The European Public Prosecutor’s Office (EPPO), which led the investigation codenamed “Ambrosia,” announced that charges against 30 defendants—17 individuals and 13 companies—were filed on Tuesday at the Central Criminal Court of Lisbon. Three defendants were placed in pre-trial detention, while another was put under house arrest.
The network allegedly controlled companies based in Portugal, Spain, and France, engaging in VAT fraud involving products such as olive oil, cooking oil, and sugar.
Using falsified documents, a fictitious circuit of international transactions was reportedly created to evade tax payments and falsely claim VAT refunds.

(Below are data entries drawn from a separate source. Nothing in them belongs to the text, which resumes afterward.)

// tb_vedic_mul4x4: self-checking test of the 4x4 Vedic multiplier.
// First the six operand pairs of the published 4-bit simulation waveform are
// applied and compared with the printed products; then all 256 operand pairs
// are compared with a * b computed as integers, and the carry out must stay 0.
// A watchdog ends a hung run as a failure.
module tb_vedic_mul4x4;
  logic [3:0] a, b;
  logic [7:0] s;
  logic       co;
  int         checks = 0, failures = 0;
  logic       clk = 1'b0;

  // Operands and products as printed in the waveform (binary).
  localparam logic [3:0] WA [6] = '{4'b0011, 4'b0101, 4'b1010, 4'b1100, 4'b1101, 4'b1111};
  localparam logic [3:0] WB [6] = '{4'b0011, 4'b0111, 4'b1001, 4'b1110, 4'b1101, 4'b1111};
  localparam logic [7:0] WY [6] = '{8'b00001001, 8'b00100011, 8'b01011010,
                                    8'b10101000, 8'b10101001, 8'b11100001};

  vedic_mul4x4 dut (.a(a), .b(b), .s(s), .co(co));

  always #5 clk = ~clk;

  initial begin
    repeat (10000) @(posedge clk);
    failures++;
    $display("watchdog expired");
    $display("TB_RESULT checks=%0d failures=%0d", checks, failures);
    $finish;
  end

  initial begin
    for (int i = 0; i < 6; i++) begin
      a = WA[i];
      b = WB[i];
      @(posedge clk);
      checks++;
      if (s !== WY[i]) begin
        failures++;
        $display("FAIL waveform vector %0d: %b * %b -> %b, expected %b", i, a, b, s, WY[i]);
      end
    end
    for (int i = 0; i < 256; i++) begin
      {a, b} = 8'(i);
      @(posedge clk);
      checks++;
      if (int'(s) != int'(a) * int'(b) || co !== 1'b0) begin
        failures++;
        $display("FAIL %0d * %0d -> s=%0d co=%0b", a, b, s, co);
      end
    end
    $display("TB_RESULT checks=%0d failures=%0d", checks, failures);
    $finish;
  end
endmodule
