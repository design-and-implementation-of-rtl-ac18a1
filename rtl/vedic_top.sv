// vedic_top: the two proposed multipliers side by side.
//
// u_mul4 is the 4x4 Vedic multiplier (four 2x2 Vedic multipliers, three
// 4-bit ripple carry adders and a half adder); u_rev2 is the 2x2 Vedic
// multiplier built from reversible gates. They share nothing: each has its
// own operand and product ports, and both are purely combinational, so a
// product follows its operands after the gate delays with no clock.
// Both multipliers come from the document; putting them in one top with
// separate ports is this design's own choice, since the document builds
// them as two separate designs.
module vedic_top (
  input  logic [3:0] a4,    // 4x4 multiplier: operand A
  input  logic [3:0] b4,    // 4x4 multiplier: operand B
  output logic [7:0] s8,    // 4x4 multiplier: product
  output logic       co4,   // 4x4 multiplier: carry out of the last adder
  input  logic [1:0] a2,    // reversible 2x2 multiplier: operand a
  input  logic [1:0] b2,    // reversible 2x2 multiplier: operand b
  output logic [3:0] q4,    // reversible 2x2 multiplier: product
  output logic [4:0] g2     // reversible 2x2 multiplier: garbage outputs
);
  vedic_mul4x4 u_mul4 (.a(a4), .b(b4), .s(s8), .co(co4));

  rev_vedic_mul2x2 u_rev2 (.a(a2), .b(b2), .q(q4), .g(g2));
endmodule
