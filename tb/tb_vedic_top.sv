// tb_vedic_top: end-to-end test of both multipliers in vedic_top, with the
// top at its default (and only) configuration.
// All 256 operand pairs go to the 4x4 multiplier while the reversible 2x2
// multiplier steps through its 16 pairs at the same time; both products are
// compared with integer multiplication. The run also counts how often each
// carry path of the design is exercised and fails if one never is:
//   - a carry out of the first ripple adder (crosswise products overflow),
//   - a carry out of the second ripple adder,
//   - a half adder sum of 1 (exactly one of those two carries).
// The half adder carry itself cannot be 1: the first adder sums at most
// 9 + 9 = 18, and when it carries its low four bits are at most 2, so the
// second adder cannot carry at the same time. The test checks that it stays 0.
//   - the crosswise carry of the reversible multiplier (Peres gate).
module tb_vedic_top;
  logic [3:0] a4, b4;
  logic [7:0] s8;
  logic       co4;
  logic [1:0] a2, b2;
  logic [3:0] q4;
  logic [4:0] g2;
  int         checks = 0, failures = 0;
  int         n_c1 = 0, n_c2 = 0, n_hs = 0, n_rev_c = 0;
  logic       clk = 1'b0;

  vedic_top dut (
    .a4(a4), .b4(b4), .s8(s8), .co4(co4),
    .a2(a2), .b2(b2), .q4(q4), .g2(g2)
  );

  always #5 clk = ~clk;

  initial begin
    repeat (10000) @(posedge clk);
    failures++;
    $display("watchdog expired");
    $display("TB_RESULT checks=%0d failures=%0d", checks, failures);
    $finish;
  end

  initial begin
    for (int i = 0; i < 256; i++) begin
      {a4, b4} = 8'(i);
      {a2, b2} = 4'(i);
      @(posedge clk);
      checks++;
      if (int'({co4, s8}) != int'(a4) * int'(b4)) begin
        failures++;
        $display("FAIL 4x4: %0d * %0d -> %0d (co=%0b)", a4, b4, s8, co4);
      end
      checks++;
      if (int'(q4) != int'(a2) * int'(b2)) begin
        failures++;
        $display("FAIL reversible 2x2: %0d * %0d -> %0d", a2, b2, q4);
      end
      if (dut.u_mul4.c1) n_c1++;
      if (dut.u_mul4.c2) n_c2++;
      if (dut.u_mul4.hs) n_hs++;
      checks++;
      if (dut.u_mul4.hc !== 1'b0) begin
        failures++;
        $display("FAIL half adder carry set for %0d * %0d", a4, b4);
      end
      if (dut.u_rev2.cross_c) n_rev_c++;
    end
    $display("first adder carries=%0d second adder carries=%0d half adder sums=%0d reversible crosswise carries=%0d",
             n_c1, n_c2, n_hs, n_rev_c);
    checks++;
    if (n_c1 == 0) begin failures++; $display("FAIL first adder carry never happened"); end
    checks++;
    if (n_c2 == 0) begin failures++; $display("FAIL second adder carry never happened"); end
    checks++;
    if (n_hs == 0) begin failures++; $display("FAIL half adder sum never set"); end
    checks++;
    if (n_rev_c == 0) begin failures++; $display("FAIL reversible crosswise carry never happened"); end
    $display("TB_RESULT checks=%0d failures=%0d", checks, failures);
    $finish;
  end
endmodule
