# Interleaved synchronizing FIFO

A FIFO that carries words from one clock domain (the sender's `clk_put`) to
another (the receiver's `clk_get`). It can move one word per clock on both
sides. Its fall-through latency is the synchronizer depth plus one receiver
cycle. It is built from ordinary flip-flops, latches and gates, so it
synthesizes with a standard cell flow.

The design combines two known approaches:

- **Fast one-hot pointers.** Pointers are kept in unary (thermometer) code, so
  comparing the write and read positions costs one XNOR per storage word.
  There is no Gray-to-binary conversion.
- **Few synchronizers.** A plain unary FIFO needs one synchronizer per word and
  direction. Here the `N` words are arranged as `NV` rows of `NH` words, and
  each side's pointer is split into a row counter and a column counter.
  Status crosses between the clocks once per row, so `2*NV` synchronizers
  serve `NV*NH` words.
- **Interleaving.** Consecutive words go to consecutive rows. A row is touched
  at most once every `NV` cycles, and that gap hides the synchronizer latency.

The same interleaving gives the read path two buses, one for even rows and one
for odd rows. The data output is a register in the receiver's clock. It is
forced to zero whenever it holds no valid word, so no signal from the other
clock domain can ever reach the receiver's logic between clock edges.

This RTL is an independent implementation of the architecture published as
*"Interleaved Architectures for High-Throughput Synthesizable Synchronization
FIFOs"*. The section "Where this RTL departs from the published design" lists
every point where it differs or fills a gap.

## Interface

| port | dir | domain | meaning |
|---|---|---|---|
| `clk_put`, `rst_n_put` | in | put | sender clock, asynchronous active-low reset |
| `req_put` | in | put | put request |
| `data_in[WIDTH]` | in | put | word to insert |
| `spaceav` | out | put | a put requested on this cycle will be taken on the next rising edge |
| `clk_get`, `rst_n_get` | in | get | receiver clock, asynchronous active-low reset |
| `req_get` | in | get | release the current word and ask for the next one |
| `data_out[WIDTH]` | out | get | output word, all zeros while `datav` is low |
| `datav` | out | get | `data_out` holds a valid word |

**Put side.** A word is accepted on a rising `clk_put` edge where `req_put`
and `spaceav` are both high. If `spaceav` is low, the request is simply
ignored. The sender may therefore hold `req_put` high and treat `spaceav` as
the acknowledgement. `spaceav` is a few gates after flip-flops of the put
domain. It does not depend on `req_put` in the same cycle, so there is no
combinational path through the FIFO.

**Get side.** While `datav` is high, `data_out` is valid and stays unchanged
until a rising `clk_get` edge with `req_get` high.

- If the next word is already present at that edge, it replaces the current
  one and `datav` stays high.
- If it is not present, `datav` falls and `data_out` becomes zero. The next
  word is then loaded as soon as it arrives, without another request.

`req_get` can be held high, and `datav` then acts as the acknowledgement.

**Reset.** Reset both domains together. After reset, `spaceav` goes high
`SYNC_DEPTH` put cycles later, once the empty state has crossed the
synchronizers.

**Capacity.** The FIFO holds `NV*NH` words in its latches, plus the word in the
output register.

## Parameters

| parameter | default | meaning |
|---|---|---|
| `NV` | 4 | rows, which is also the number of synchronizers per direction. Must be even. Use `NV > SYNC_DEPTH` for one word per cycle. |
| `NH` | 4 | words per row. Must be even. |
| `WIDTH` | 8 | word width |
| `SYNC_DEPTH` | 2 | flip-flops per synchronizer, at least 2 |

The defaults form the 16-word configuration that the published design quotes
as its practical example. Full throughput needs `NV >= 4` and `NV*NH >= 12` when
`SYNC_DEPTH` is 2 or 3, and `NV*NH >= 16` when `SYNC_DEPTH` is 4. The defaults
are also in `rtl/sfifo_pkg.sv`.

## Pointers: two ring counters and one long thermometer code

Each side counts with a pair of ring counters (`therm_counter`). A ring
counter of `n` stages is kept in thermometer (Johnson) code. On each step it
shifts left and feeds the inverse of its top bit into bit 0, so it walks
through `2n` states: `0000, 0001, 0011, 0111, 1111, 1110, 1100, 1000, 0000, ...`.
Its count is the position of the single boundary between ones and zeros:
`count(q) = i` where `q[i] != q[i-1]`, and 0 when `q[n-1] == q[0]`.
Inverting every bit leaves the count unchanged, so the count runs modulo `n`.
The one-hot form of the count is the XOR of neighbouring bits, with an XNOR
for bit 0.
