// sfifo_pkg: configuration constants shared by the interleaved synchronizing FIFO.
//
// The FIFO stores NV*NH words in an NV-row by NH-column array of latches. The
// defaults describe the 16-stage configuration (4 x 4, 8-bit words, two-flop
// synchronizers) that the design is characterised around; NV and NH must be
// even and NV should be at least SYNC_DEPTH for one transfer per clock.
package sfifo_pkg;

  localparam int unsigned DEF_NV    = 4;  // rows, one synchronizer per row
  localparam int unsigned DEF_NH    = 4;  // columns (words per row)
  localparam int unsigned DEF_WIDTH = 8;  // data word width in bits
  localparam int unsigned DEF_SYNC  = 2;  // flip-flops per synchronizer

endpackage : sfifo_pkg
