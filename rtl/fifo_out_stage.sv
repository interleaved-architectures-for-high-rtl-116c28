// fifo_out_stage: glitch-blocking output register of the interleaved FIFO.
//
// On a rising edge of clk_get with load high, data_out takes data_even when
// sel_even is high, data_odd when sel_odd is high, and all zeros when neither
// is. With load low it holds. The read buses are driven from latches written
// in the other clock domain; because an unselected bus is masked to zero
// before the flip-flops, data_out never changes except on clk_get edges and is
// zero whenever it carries no valid word. Logic in the receiver that mixes
// data_out with its own state therefore never sees values that settle
// asynchronously. This costs one clk_get cycle of latency.
module fifo_out_stage #(
  parameter int unsigned WIDTH = sfifo_pkg::DEF_WIDTH
) (
  input  logic             clk_get,
  input  logic             rst_n_get,
  input  logic             load,
  input  logic             sel_even,
  input  logic             sel_odd,
  input  logic [WIDTH-1:0] data_even,
  input  logic [WIDTH-1:0] data_odd,
  output logic [WIDTH-1:0] data_out
);

  logic [WIDTH-1:0] d;

  assign d = ({WIDTH{sel_even}} & data_even) | ({WIDTH{sel_odd}} & data_odd);

  always_ff @(posedge clk_get or negedge rst_n_get) begin
    if (!rst_n_get)  data_out <= '0;
    else if (load)   data_out <= d;
  end

  a_one_select: assert property (@(posedge clk_get) disable iff (!rst_n_get)
    !(sel_even && sel_odd));

endmodule : fifo_out_stage
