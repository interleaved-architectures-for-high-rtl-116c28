// tb_fifo_out_stage: checks the glitch-blocking output register.
//
// Random load, selects and bus values are applied between clk_get edges. On
// an edge with load high data_out must become data_even (sel_even),
// data_odd (sel_odd) or zero (neither); with load low it must hold. Buses are
// also changed in the middle of a cycle with no select, as an unsynchronized
// source would, and data_out must stay put until the next edge.
module tb_fifo_out_stage;
  import sfifo_pkg::*;

  localparam int W = DEF_WIDTH;

  logic clk = 1'b0, rst_n = 1'b0, load = 1'b0, sel_even = 1'b0, sel_odd = 1'b0;
  logic [W-1:0] data_even = '0, data_odd = '0, data_out, expect_out = '0;
  int checks = 0, failures = 0;
  int n_zero = 0;

  fifo_out_stage #(.WIDTH(W)) dut (
    .clk_get(clk), .rst_n_get(rst_n), .load, .sel_even, .sel_odd, .data_even, .data_odd, .data_out
  );

  always #5 clk = ~clk;

  initial begin
    repeat (3000) @(posedge clk);
    failures++;
    $display("ERROR: watchdog expired");
    $display("TB_RESULT checks=%0d failures=%0d", checks, failures);
    $finish;
  end

  initial begin
    repeat (2) @(posedge clk);
    checks++;
    if (data_out != '0) failures++;
    @(negedge clk) rst_n = 1'b1;
    for (int t = 0; t < 1000; t++) begin
      @(negedge clk);
      load      = 1'($urandom_range(3) != 0);
      case ($urandom_range(2))
        0: begin sel_even = 1'b1; sel_odd = 1'b0; end
        1: begin sel_even = 1'b0; sel_odd = 1'b1; end
        default: begin sel_even = 1'b0; sel_odd = 1'b0; end
      endcase
      data_even = W'($urandom);
      data_odd  = W'($urandom);
      if (load) expect_out = sel_even ? data_even : sel_odd ? data_odd : '0;
      if (load && !sel_even && !sel_odd) n_zero++;
      @(posedge clk);
      #1;
      checks++;
      if (data_out != expect_out) begin
        failures++;
        $display("ERROR @%0t: data_out %h expected %h", $time, data_out, expect_out);
      end
      // unselected buses wander mid-cycle: no effect before the next edge
      data_even = W'($urandom);
      data_odd  = W'($urandom);
      #2;
      checks++;
      if (data_out != expect_out) begin
        failures++;
        $display("ERROR @%0t: data_out changed between edges", $time);
      end
    end
    checks++;
    if (n_zero == 0) failures++;
    $display("TB_RESULT checks=%0d failures=%0d", checks, failures);
    $finish;
  end

endmodule : tb_fifo_out_stage
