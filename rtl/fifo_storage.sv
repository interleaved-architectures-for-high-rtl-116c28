// fifo_storage: data store of the interleaved FIFO (NV x NH latches of WIDTH
// bits) with its input latch and two read buses.
//
// Write side: data_in passes a latch that is transparent while clk_put is low,
// so it holds the value present at the rising edge through the high phase. The
// storage latch selected by wsel is transparent during that high phase and
// closes on the falling edge. Input latch plus storage latch behave like a
// rising-edge flip-flop, and the word is in its slot right after the edge.
//
// Read side: every latch whose oe bit is set drives its bus: rows with an even
// index drive data_even, odd rows data_odd (AND-OR selection standing in for
// tri-state drivers). The get controller enables the latches of the next two
// words, which lie in rows of opposite parity, so at most one latch drives each
// bus. A bus with no enabled latch reads zero.
module fifo_storage #(
  parameter int unsigned NV    = sfifo_pkg::DEF_NV,
  parameter int unsigned NH    = sfifo_pkg::DEF_NH,
  parameter int unsigned WIDTH = sfifo_pkg::DEF_WIDTH
) (
  input  logic                  clk_put,
  input  logic [WIDTH-1:0]      data_in,
  input  logic [NV-1:0][NH-1:0] wsel,
  input  logic [NV-1:0][NH-1:0] oe,
  output logic [WIDTH-1:0]      data_even,
  output logic [WIDTH-1:0]      data_odd
);

  logic [WIDTH-1:0]                  din_l;
  logic [NV-1:0][NH-1:0][WIDTH-1:0]  cell_q;

  always_latch begin
    if (!clk_put) din_l <= data_in;
  end

  for (genvar i = 0; i < NV; i++) begin : g_row
    for (genvar j = 0; j < NH; j++) begin : g_col
      logic [WIDTH-1:0] word_l;
      always_latch begin
        if (clk_put && wsel[i][j]) word_l <= din_l;
      end
      assign cell_q[i][j] = word_l;
    end
  end

  always_comb begin
    data_even = '0;
    data_odd  = '0;
    for (int i = 0; i < NV; i++)
      for (int j = 0; j < NH; j++)
        if (oe[i][j]) begin
          if (i % 2 == 0) data_even |= cell_q[i][j];
          else            data_odd  |= cell_q[i][j];
        end
  end

endmodule : fifo_storage
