// tb_fifo_storage: checks the latch store and its two read buses.
//
// Writes: a write select is set while clk_put is low, data_in is presented
// before the rising edge and then changed during the high phase; the slot must
// keep the value present at the edge (input latch opaque while clk_put is
// high), and slots not selected must keep their contents. Reads: for every
// slot k the enables of k and k+1 are set; the even-row one must appear on
// data_even and the odd-row one on data_odd. With no enable both buses read
// zero. A reference array holds what each slot should contain.
module tb_fifo_storage;
  import sfifo_pkg::*;

  localparam int NV = DEF_NV, NH = DEF_NH, W = DEF_WIDTH, N = NV * NH;

  logic clk_put = 1'b0;
  logic [W-1:0] data_in = '0, data_even, data_odd;
  logic [NV-1:0][NH-1:0] wsel = '0, oe = '0;
  logic [W-1:0] ref_mem [N];
  int checks = 0, failures = 0;

  fifo_storage #(.NV(NV), .NH(NH), .WIDTH(W)) dut (
    .clk_put, .data_in, .wsel, .oe, .data_even, .data_odd
  );

  always #5 clk_put = ~clk_put;

  task automatic check(bit cond, string what);
    checks++;
    if (!cond) begin
      failures++;
      $display("ERROR @%0t: %s", $time, what);
    end
  endtask

  task automatic write(int k, logic [W-1:0] v);
    @(negedge clk_put);
    wsel = '0;
    wsel[(k % NV)][(k / NV)] = 1'b1;
    data_in = v;
    @(posedge clk_put);
    #1 data_in = ~v;          // must not reach the store
    @(negedge clk_put);
    wsel = '0;
    ref_mem[k] = v;
  endtask

  task automatic read_pair(int k);
    int k1 = (k + 1) % N;
    logic [W-1:0] ev, od;
    oe = '0;
    oe[k % NV][k / NV]   = 1'b1;
    oe[k1 % NV][k1 / NV] = 1'b1;
    #1;
    ev = ((k % NV) % 2 == 0) ? ref_mem[k] : ref_mem[k1];
    od = ((k % NV) % 2 == 1) ? ref_mem[k] : ref_mem[k1];
    check(data_even == ev, $sformatf("slot pair %0d: data_even %h expected %h", k, data_even, ev));
    check(data_odd == od,  $sformatf("slot pair %0d: data_odd %h expected %h", k, data_odd, od));
  endtask

  initial begin
    repeat (2000) @(posedge clk_put);
    failures++;
    $display("ERROR: watchdog expired");
    $display("TB_RESULT checks=%0d failures=%0d", checks, failures);
    $finish;
  end

  initial begin
    for (int k = 0; k < N; k++) write(k, W'($urandom));
    for (int k = 0; k < N; k++) read_pair(k);
    for (int r = 0; r < 3; r++) begin
      for (int t = 0; t < N / 2; t++) write($urandom_range(N - 1), W'($urandom));
      for (int k = 0; k < N; k++) read_pair(k);
    end
    oe = '0;
    #1;
    check(data_even == '0 && data_odd == '0, "buses not zero with no enable");
    $display("TB_RESULT checks=%0d failures=%0d", checks, failures);
    $finish;
  end

endmodule : tb_fifo_storage
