// row_sync: S-flip-flop synchronizer for one row's status indicator, with a
// synchronous clear of all but its first flip-flop.
//
// d is asynchronous to clk (it rises when the other clock domain frees or
// fills a slot in the row). It passes through S flops, so q follows d after S
// rising edges. When the local side accesses the row (clr high on a clock
// edge), flops 1..S-1 are cleared on that edge, so q reads 0 for the next S-1
// cycles and the row cannot be offered again until an indicator sampled
// after the access has crossed the whole chain. Flop 0 keeps sampling d on
// every edge. Reset (asynchronous, active low) clears all flops: after reset
// a row reports nothing until its indicator has been synchronized.
module row_sync #(
  parameter int unsigned S = sfifo_pkg::DEF_SYNC
) (
  input  logic clk,
  input  logic rst_n,
  input  logic d,
  input  logic clr,
  output logic q
);

  initial assert (S >= 2) else $fatal(1, "row_sync: S must be >= 2");

  logic [S-1:0] ff;

  always_ff @(posedge clk or negedge rst_n) begin
    if (!rst_n) begin
      ff <= '0;
    end else begin
      ff[0] <= d;
      for (int k = 1; k < S; k++) ff[k] <= clr ? 1'b0 : ff[k-1];
    end
  end

  assign q = ff[S-1];

endmodule : row_sync
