// tb_row_sync: checks the clearable row synchronizer for S = 2, 3 and 4.
//
// d and clr are random. The reference is the history of d and clr: q at a
// given edge must equal d as sampled S edges before, unless a clear was seen
// at one of the S-1 most recent edges, in which case q must be 0. After reset
// q must be 0 for the first S cycles.
module tb_row_sync;

  logic clk = 1'b0, rst_n = 1'b0, d = 1'b0, clr = 1'b0;
  logic q2, q3, q4;
  int   checks = 0, failures = 0;
  logic dh[$], ch[$];  // histories, newest first

  row_sync #(.S(2)) s2 (.clk, .rst_n, .d, .clr, .q(q2));
  row_sync #(.S(3)) s3 (.clk, .rst_n, .d, .clr, .q(q3));
  row_sync #(.S(4)) s4 (.clk, .rst_n, .d, .clr, .q(q4));

  always #5 clk = ~clk;

  function automatic logic model(int s);
    if (dh.size() < s) return 1'b0;
    for (int k = 0; k < s - 1; k++) if (ch[k]) return 1'b0;
    return dh[s - 1];
  endfunction

  task automatic cmp(logic got, int s);
    checks++;
    if (got !== model(s)) begin
      failures++;
      $display("ERROR @%0t: S=%0d q=%b expected %b", $time, s, got, model(s));
    end
  endtask

  initial begin
    repeat (3) @(posedge clk);
    @(negedge clk) rst_n = 1'b1;
    for (int t = 0; t < 500; t++) begin
      d   = (t % 50 < 20) ? 1'b1 : 1'($urandom_range(1));
      clr = ($urandom_range(5) == 0);
      @(posedge clk);
      dh.push_front(d);
      ch.push_front(clr);
      @(negedge clk);
      cmp(q2, 2);
      cmp(q3, 3);
      cmp(q4, 4);
    end
    $display("TB_RESULT checks=%0d failures=%0d", checks, failures);
    $finish;
  end

  initial begin
    repeat (5000) @(posedge clk);
    failures++;
    $display("ERROR: watchdog expired");
    $display("TB_RESULT checks=%0d failures=%0d", checks, failures);
    $finish;
  end

endmodule : tb_row_sync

The products allegedly traded internationally are said never to have left Portugal.
The scheme targeted wholesale market operators in Portugal (‘cash and carry’), leveraging fraudulent VAT margins to lower the sale prices of essential goods, thereby distorting competition among businesses in the sector.
The EPPO estimates that the network’s activities resulted in unlawful profits of approximately 35 million euros in VAT, a loss impacting both the Portuguese state treasury and the European Union budget.
If found guilty, the principal defendants could face prison sentences of up to 25 years, while companies could be subjected to fines and judicially ordered dissolution, according to the European Prosecutor’s Office.